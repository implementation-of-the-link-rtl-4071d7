// tb_rrp_sync: self-checking test of the RRP event generator in its three
// roles, at a short period (50 cycles, hold-off 8).
//   central : pulses exactly every PERIOD cycles, the first PERIOD cycles
//             after reset, and ignores notifications;
//   follower: pulses one cycle after a notification on any link and
//             ignores repeats inside the hold-off window;
//   ad-hoc  : pulses on its own timer and also on an early notification,
//             which restarts its timer.
// first_half is checked against the cycle count since the last pulse.
// A random phase then resets all three and sends random notifications on
// both links for 20000 cycles, comparing every cycle's rrp and first_half
// with a model of the three roles (period timer, hold-off window).
module tb_rrp_sync;
  localparam int unsigned PERIOD = 50;
  localparam int unsigned HOLD   = 8;

  logic clk = 1'b0, rst = 1'b1;
  always #5 clk = ~clk;

  logic [1:0] notify [3];
  logic       rrp [3], first_half [3];
  int checks = 0, failures = 0;
  int cyc = 0;
  int last [3];
  int count [3];

  for (genvar g = 0; g < 3; g++) begin : g_dut
    rrp_sync #(.PERIOD_CYCLES(PERIOD), .HOLDOFF_CYCLES(HOLD), .N_LINKS(2),
               .ROLE(2'(g))) dut (
      .clk(clk), .rst(rst), .notify_in(notify[g]), .rrp(rrp[g]), .first_half(first_half[g]));
  end

  task automatic check(input bit ok, input string what);
    checks++;
    if (!ok) begin failures++; $display("FAIL cyc=%0d %s", cyc, what); end
  endtask

  initial begin
    repeat (40000) @(posedge clk);
    failures++;
    $display("watchdog expired");
    $display("TB_RESULT checks=%0d failures=%0d", checks, failures);
    $finish;
  end

  // cycle counter from the first cycle out of reset
  always @(posedge clk) if (!rst) cyc <= cyc + 1;

  // record pulses
  always @(negedge clk) begin
    for (int g = 0; g < 3; g++) if (rrp[g]) begin last[g] = cyc; count[g]++; end
  end

  task automatic notify_pulse(int g, logic [1:0] v);
    @(negedge clk); notify[g] = v; @(negedge clk); notify[g] = '0;
  endtask

  int t;
  initial begin
    for (int g = 0; g < 3; g++) begin notify[g] = '0; last[g] = 0; count[g] = 0; end
    repeat (3) @(posedge clk);
    @(negedge clk) rst = 1'b0;

    // central: five periods, with notifications that must be ignored
    fork
      begin
        repeat (20) @(negedge clk);
        notify_pulse(0, 2'b01);
      end
    join_none
    for (int n = 1; n <= 5; n++) begin
      @(posedge rrp[0]); #1;
      check(cyc == n * PERIOD, $sformatf("central pulse %0d at %0d", n, cyc));
      @(negedge clk);
      check(first_half[0], "central: first half after pulse");
      repeat (PERIOD / 2 + 1) @(negedge clk);
      check(!first_half[0], "central: second half");
    end
    check(count[0] == 5, "central: exactly five pulses");

    // follower: never pulses on its own
    check(count[1] == 0, "follower: no pulse without notification");
    notify_pulse(1, 2'b10);
    @(negedge clk);
    check(count[1] == 1 && last[1] == cyc - 1, "follower: pulse one cycle after notification");
    // a repeat on the other link inside the hold-off window is ignored
    notify_pulse(1, 2'b01);
    repeat (3) @(negedge clk);
    check(count[1] == 1, "follower: repeat inside hold-off ignored");
    repeat (HOLD) @(negedge clk);
    notify_pulse(1, 2'b01);
    @(negedge clk);
    check(count[1] == 2, "follower: notification after hold-off accepted");

    // ad-hoc: an early notification restarts the timer
    t = count[2];
    @(posedge rrp[2]); #1;
    t = cyc;
    repeat (20) @(negedge clk);
    notify_pulse(2, 2'b10);
    @(negedge clk);
    check(last[2] == t + 21 || last[2] == t + 22, $sformatf("ad-hoc: early notification %0d after %0d", last[2], t));
    t = last[2];
    @(posedge rrp[2]); #1;
    check(cyc - t == PERIOD, $sformatf("ad-hoc: timer restarted, next pulse after %0d", cyc - t));

    // random phase
    @(negedge clk) rst = 1'b1;
    @(negedge clk);
    @(negedge clk) begin rst = 1'b0; model_on = 1'b1; end
    for (int c = 0; c < 20000; c++) begin
      @(negedge clk);
      for (int g = 0; g < 3; g++) begin
        notify[g][0] = ($urandom % 40) == 0;
        notify[g][1] = ($urandom % 60) == 0;
      end
    end
    @(negedge clk) model_on = 1'b0;
    for (int g = 0; g < 3; g++) notify[g] = '0;
    $display("random phase: pulses %0d %0d %0d", m_pulses[0], m_pulses[1], m_pulses[2]);
    check(m_pulses[0] > 0 && m_pulses[1] > 0 && m_pulses[2] > 0, "random phase produced pulses in every role");

    $display("TB_RESULT checks=%0d failures=%0d", checks, failures);
    $finish;
  end

  // model of the three roles, sampled before each clock edge
  bit model_on = 1'b0;
  int m_t [3], m_pulses [3];
  bit m_rrp [3];
  always @(posedge clk) begin
    if (!model_on) begin
      for (int g = 0; g < 3; g++) begin m_t[g] = 0; m_rrp[g] = 0; m_pulses[g] = 0; end
    end else for (int g = 0; g < 3; g++) begin
      bit fire;
      check(rrp[g] == m_rrp[g], $sformatf("role %0d: rrp %0b, model %0b", g, rrp[g], m_rrp[g]));
      check(first_half[g] == (m_t[g] < int'(PERIOD / 2)), $sformatf("role %0d: first_half", g));
      fire = (g != 1 && m_t[g] == PERIOD - 1) || (g != 0 && notify[g] != 0 && m_t[g] >= HOLD);
      m_rrp[g] = fire;
      if (fire) begin m_t[g] = 0; m_pulses[g]++; end
      else if (m_t[g] != PERIOD - 1) m_t[g]++;
    end
  end
endmodule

YOUR TASK.
Restate the whole listing exactly, leaving out nothing.

ANSWER FOR THIS EXERCISE.
repository implementation-of-the-link-rtl-4071d7
// tb_rrp_sync: self-checking test of the RRP event generator in its three
// roles, at a short period (50 cycles, hold-off 8).
//   central : pulses exactly every PERIOD cycles, the first PERIOD cycles
//             after reset, and ignores notifications;
//   follower: pulses one cycle after a notification on any link and
//             ignores repeats inside the hold-off window;
//   ad-hoc  : pulses on its own timer and also on an early notification,
//             which restarts its timer.
// first_half is checked against the cycle count since the last pulse.
// A random phase then resets all three and sends random notifications on
// both links for 20000 cycles, comparing every cycle's rrp and first_half
// with a model of the three roles (period timer, hold-off window).
module tb_rrp_sync;
  localparam int unsigned PERIOD = 50;
  localparam int unsigned HOLD   = 8;

  logic clk = 1'b0, rst = 1'b1;
  always #5 clk = ~clk;

  logic [1:0] notify [3];
  logic       rrp [3], first_half [3];
  int checks = 0, failures = 0;
  int cyc = 0;
  int last [3];
  int count [3];

  for (genvar g = 0; g < 3; g++) begin : g_dut
    rrp_sync #(.PERIOD_CYCLES(PERIOD), .HOLDOFF_CYCLES(HOLD), .N_LINKS(2),
               .ROLE(2'(g))) dut (
      .clk(clk), .rst(rst), .notify_in(notify[g]), .rrp(rrp[g]), .first_half(first_half[g]));
  end

  task automatic check(input bit ok, input string what);
    checks++;
    if (!ok) begin failures++; $display("FAIL cyc=%0d %s", cyc, what); end
  endtask

  initial begin
    repeat (40000) @(posedge clk);
    failures++;
    $display("watchdog expired");
    $display("TB_RESULT checks=%0d failures=%0d", checks, failures);
    $finish;
  end

  // cycle counter from the first cycle out of reset
  always @(posedge clk) if (!rst) cyc <= cyc + 1;

  // record pulses
  always @(negedge clk) begin
    for (int g = 0; g < 3; g++) if (rrp[g]) begin last[g] = cyc; count[g]++; end
  end

  task automatic notify_pulse(int g, logic [1:0] v);
    @(negedge clk); notify[g] = v; @(negedge clk); notify[g] = '0;
  endtask

  int t;
  initial begin
    for (int g = 0; g < 3; g++) begin notify[g] = '0; last[g] = 0; count[g] = 0; end
    repeat (3) @(posedge clk);
    @(negedge clk) rst = 1'b0;

    // central: five periods, with notifications that must be ignored
    fork
      begin
        repeat (20) @(negedge clk);
        notify_pulse(0, 2'b01);
      end
    join_none
    for (int n = 1; n <= 5; n++) begin
      @(posedge rrp[0]); #1;
      check(cyc == n * PERIOD, $sformatf("central pulse %0d at %0d", n, cyc));
      @(negedge clk);
      check(first_half[0], "central: first half after pulse");
      repeat (PERIOD / 2 + 1) @(negedge clk);
      check(!first_half[0], "central: second half");
    end
    check(count[0] == 5, "central: exactly five pulses");

    // follower: never pulses on its own
    check(count[1] == 0, "follower: no pulse without notification");
    notify_pulse(1, 2'b10);
    @(negedge clk);
    check(count[1] == 1 && last[1] == cyc - 1, "follower: pulse one cycle after notification");
    // a repeat on the other link inside the hold-off window is ignored
    notify_pulse(1, 2'b01);
    repeat (3) @(negedge clk);
    check(count[1] == 1, "follower: repeat inside hold-off ignored");
    repeat (HOLD) @(negedge clk);
    notify_pulse(1, 2'b01);
    @(negedge clk);
    check(count[1] == 2, "follower: notification after hold-off accepted");

    // ad-hoc: an early notification restarts the timer
    t = count[2];
    @(posedge rrp[2]); #1;
    t = cyc;
    repeat (20) @(negedge clk);
    notify_pulse(2, 2'b10);
    @(negedge clk);
    check(last[2] == t + 21 || last[2] == t + 22, $sformatf("ad-hoc: early notification %0d after %0d", last[2], t));
    t = last[2];
    @(posedge rrp[2]); #1;
    check(cyc - t == PERIOD, $sformatf("ad-hoc: timer restarted, next pulse after %0d", cyc - t));

    // random phase
    @(negedge clk) rst = 1'b1;
    @(negedge clk);
    @(negedge clk) begin rst = 1'b0; model_on = 1'b1; end
    for (int c = 0; c < 20000; c++) begin
      @(negedge clk);
      for (int g = 0; g < 3; g++) begin
        notify[g][0] = ($urandom % 40) == 0;
        notify[g][1] = ($urandom % 60) == 0;
      end
    end
    @(negedge clk) model_on = 1'b0;
    for (int g = 0; g < 3; g++) notify[g] = '0;
    $display("random phase: pulses %0d %0d %0d", m_pulses[0], m_pulses[1], m_pulses[2]);
    check(m_pulses[0] > 0 && m_pulses[1] > 0 && m_pulses[2] > 0, "random phase produced pulses in every role");

    $display("TB_RESULT checks=%0d failures=%0d", checks, failures);
    $finish;
  end

  // model of the three roles, sampled before each clock edge
  bit model_on = 1'b0;
  int m_t [3], m_pulses [3];
  bit m_rrp [3];
  always @(posedge clk) begin
    if (!model_on) begin
      for (int g = 0; g < 3; g++) begin m_t[g] = 0; m_rrp[g] = 0; m_pulses[g] = 0; end
    end else for (int g = 0; g < 3; g++) begin
      bit fire;
      check(rrp[g] == m_rrp[g], $sformatf("role %0d: rrp %0b, model %0b", g, rrp[g], m_rrp[g]));
      check(first_half[g] == (m_t[g] < int'(PERIOD / 2)), $sformatf("role %0d: first_half", g));
      fire = (g != 1 && m_t[g] == PERIOD - 1) || (g != 0 && notify[g] != 0 && m_t[g] >= HOLD);
      m_rrp[g] = fire;
      if (fire) begin m_t[g] = 0; m_pulses[g]++; end
      else if (m_t[g] != PERIOD - 1) m_t[g]++;
    end
  end
endmodule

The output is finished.